Die soziale Phobie ist das Symptom einer ängstlich vermeidenden Persönlichkeitsstörung. Soziale Phobie heißt übersetzt "soziale Angst". Kein Mensch hat UNUNTERBROCHEN Angst, die Persönlichkeitstörung bleibt aber dennoch.
Es ist also vergleichbar mit Schmerzen bei einem Beinbruch. Die Schmerzen sind das Symptom, der Bruch ist die Diagnose.
Bei der sozialen Phobie kommt hinzu, daß sich Symptom und Diagnose gegenseitig beeinflussen. Während Schmerzen einen Bruch selten im Nachhinein verschlechtern können, kann die sozialen Phobie (also eine erlebte Angst) zu einer verstärkung der ängstlich, vermeidenden Persönlichkeitstörung führen (und damit zu weiteren Symptomen wie Depression).
Zu vergleichen wäre das ganze also besser vielleicht mit einer Bänderzerrung. Es gibt einen Punkt der Heilung, an dem muß man die Bänder wieder belasten und dehnen. Das erzeugt Schmerzen (vergleichbar einer sozialen Phobie). Wenn man nun nicht gegen die Schmerzen angeht und trotzdem dehnt, dann werden die Bänder immer unelastischer und die Bewegung wird immer stärker eingeschränkt.
Sowohl bei einer Bänderzerrung wie auch bei einer ängstlich, vermeidenden Persönlichkeitsstörung wird also die einzige Möglichkeit der Therapie darin bestehen, sich dem Symptom auszuliefern und es zu durchleben, bis dieses (unter Garantie) mit der Zeit zurückgeht.

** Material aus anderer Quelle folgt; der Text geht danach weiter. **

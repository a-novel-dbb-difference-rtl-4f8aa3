// dbb_subtractor: WIDTH-bit subtractor built from DBB full subtractor cells.
//
// Computes {bout, diff} such that diff = (a - b - bin) mod 2**WIDTH and bout
// is 1 exactly when a < b + bin (unsigned), i.e. when the subtraction needs a
// borrow from beyond the top bit. Bit i is one dbb_full_subtractor cell; its
// borrow out feeds the borrow in of bit i+1, so the borrow ripples from bit 0
// to bit WIDTH-1 and the worst-case path crosses every cell once.
//
// The cell equations and the 1, 4 and 8 bit sizes follow the DBB subtractor
// design; the 4-bit size is the default because that is the size laid out.
// The ripple-borrow chaining of the cells and the external borrow input bin
// are this design's own choices (a borrow-in lets several instances be
// chained into a wider subtractor).
//
// Interface: a, b (WIDTH bits, unsigned), bin (borrow into bit 0); diff
// (WIDTH bits), bout (borrow out of bit WIDTH-1). Purely combinational, no
// clock and no reset.
module dbb_subtractor #(
  parameter int unsigned WIDTH = 4
) (
  input  logic [WIDTH-1:0] a,
  input  logic [WIDTH-1:0] b,
  input  logic             bin,
  output logic [WIDTH-1:0] diff,
  output logic             bout
);

  // borrow[i] enters bit i; borrow[WIDTH] leaves the top bit.
  logic [WIDTH:0] borrow;

  assign borrow[0] = bin;

  for (genvar i = 0; i < WIDTH; i++) begin : g_bit
    dbb_full_subtractor u_cell (
      .a   (a[i]),
      .b   (b[i]),
      .c   (borrow[i]),
      .d   (diff[i]),
      .bout(borrow[i+1])
    );
  end

  assign bout = borrow[WIDTH];

endmodule
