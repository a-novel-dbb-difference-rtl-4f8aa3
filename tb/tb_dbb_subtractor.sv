// tb_dbb_subtractor: end-to-end test of the DBB subtractor at its default
// width. Every combination of a, b and bin is applied (2**(2*WIDTH+1)
// vectors); diff and bout are compared with the integer result of
// a - b - bin computed here. It also counts how often each behaviour of the
// ripple-borrow chain occurs and fails if one never does: a borrow out of the
// top bit, a result with no borrow, a borrow in that changes the result, and
// a borrow that ripples through every cell (a == b with bin = 1).
// A time-based watchdog ends the run with a failure if it ever hangs.
module tb_dbb_subtractor;

  localparam int unsigned W = 4;  // must match the subtractor's default WIDTH

  logic [W-1:0] a, b, diff;
  logic         bin, bout;
  int           checks   = 0;
  int           failures = 0;

  int n_borrow_out  = 0;
  int n_no_borrow   = 0;
  int n_borrow_in   = 0;
  int n_full_ripple = 0;

  dbb_subtractor dut (.a(a), .b(b), .bin(bin), .diff(diff), .bout(bout));

  initial begin : watchdog
    #10000000;
    failures++;
    $display("watchdog expired");
    $display("TB_RESULT checks=%0d failures=%0d", checks, failures);
    $finish;
  end

  task automatic count_event(string what, int n);
    checks++;
    if (n == 0) begin
      failures++;
      $display("FAIL mechanism never exercised: %s", what);
    end else begin
      $display("%s: %0d times", what, n);
    end
  endtask

  initial begin : stimulus
    longint r;
    logic [W-1:0] exp_d;
    logic         exp_b;
    if ($bits(diff) != W) begin
      failures++;
      $display("FAIL subtractor width %0d, testbench expects %0d", $bits(diff), W);
    end
    for (int va = 0; va < (1 << W); va++)
      for (int vb = 0; vb < (1 << W); vb++)
        for (int vc = 0; vc < 2; vc++) begin
          a   = W'(va);
          b   = W'(vb);
          bin = 1'(vc);
          #1;
          r     = longint'(va) - longint'(vb) - longint'(vc);
          exp_d = W'(r);
          exp_b = (r < 0);
          checks++;
          if (diff !== exp_d || bout !== exp_b) begin
            failures++;
            $display("FAIL %0d - %0d - %0d: got diff=%0d bout=%0b expected diff=%0d bout=%0b",
                     va, vb, vc, diff, bout, exp_d, exp_b);
          end
          if (bout) n_borrow_out++;
          else      n_no_borrow++;
          if (vc == 1 && diff != W'(va - vb)) n_borrow_in++;
          if (vc == 1 && va == vb && bout && &diff) n_full_ripple++;
        end
    count_event("borrow out of top bit", n_borrow_out);
    count_event("no borrow", n_no_borrow);
    count_event("borrow in changes result", n_borrow_in);
    count_event("borrow ripples through all cells", n_full_ripple);
    $display("TB_RESULT checks=%0d failures=%0d", checks, failures);
    $finish;
  end

endmodule
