// tb_dbb_widths: runs the DBB subtractor at the three operand sizes it is
// evaluated at, 1, 4 and 8 bits. Each size is tested exhaustively over all
// a, b and borrow-in values against the integer result of a - b - bin
// computed here; the 8-bit case is 131072 vectors.
// A time-based watchdog ends the run with a failure if it ever hangs.
module tb_dbb_widths;

  int checks   = 0;
  int failures = 0;

  logic [0:0] a1, b1, d1;
  logic [3:0] a4, b4, d4;
  logic [7:0] a8, b8, d8;
  logic       bin1, bin4, bin8, bo1, bo4, bo8;

  dbb_subtractor #(.WIDTH(1)) u_w1 (.a(a1), .b(b1), .bin(bin1), .diff(d1), .bout(bo1));
  dbb_subtractor #(.WIDTH(4)) u_w4 (.a(a4), .b(b4), .bin(bin4), .diff(d4), .bout(bo4));
  dbb_subtractor #(.WIDTH(8)) u_w8 (.a(a8), .b(b8), .bin(bin8), .diff(d8), .bout(bo8));

  initial begin : watchdog
    #100000000;
    failures++;
    $display("watchdog expired");
    $display("TB_RESULT checks=%0d failures=%0d", checks, failures);
    $finish;
  end

  // Compare one result with the integer reference; w is the operand width.
  function automatic void check(int w, int va, int vb, int vc, int got_d, logic got_b);
    int r = va - vb - vc;
    int exp_d = r & ((1 << w) - 1);
    logic exp_b = (r < 0);
    checks++;
    if (got_d != exp_d || got_b !== exp_b) begin
      failures++;
      $display("FAIL width %0d: %0d - %0d - %0d gave diff=%0d bout=%0b, expected %0d/%0b",
               w, va, vb, vc, got_d, got_b, exp_d, exp_b);
    end
  endfunction

  initial begin : stimulus
    for (int va = 0; va < 2; va++)
      for (int vb = 0; vb < 2; vb++)
        for (int vc = 0; vc < 2; vc++) begin
          a1 = 1'(va); b1 = 1'(vb); bin1 = 1'(vc);
          #1 check(1, va, vb, vc, int'(d1), bo1);
        end
    for (int va = 0; va < 16; va++)
      for (int vb = 0; vb < 16; vb++)
        for (int vc = 0; vc < 2; vc++) begin
          a4 = 4'(va); b4 = 4'(vb); bin4 = 1'(vc);
          #1 check(4, va, vb, vc, int'(d4), bo4);
        end
    for (int va = 0; va < 256; va++)
      for (int vb = 0; vb < 256; vb++)
        for (int vc = 0; vc < 2; vc++) begin
          a8 = 8'(va); b8 = 8'(vb); bin8 = 1'(vc);
          #1 check(8, va, vb, vc, int'(d8), bo8);
        end
    $display("TB_RESULT checks=%0d failures=%0d", checks, failures);
    $finish;
  end

endmodule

Nach meinen Erfahrungen können die Symptome aber so stark sein, daß es unmöglich erscheint oder ist, sich ihnen auszusetzen. Es kommt dann zu einer Kompensation entweder durch absoluten Rückzug, Isolation und Depression oder durch inneren Rückzug. Der innere Rückzug besteht meistens darin, daß man sich selbst verleugnet und eine Rolle nach außen spielt. Das führt nach meinen Erfahrungen entweder zu einer sehr gutmütigen Person, die nicht mehr in der Lage ist sich durchzusetzen oder zu einer sehr aggressiven, scheinbaren Power-Person, die nicht mehr in der Lage ist, sich schwach zu zeigen.
Beides ist ein absolut grausames (selbst auferlegtes) Spiel, wird aber häufig von der Gesellschaft wesentlich weniger bemitleidet als Depressionen.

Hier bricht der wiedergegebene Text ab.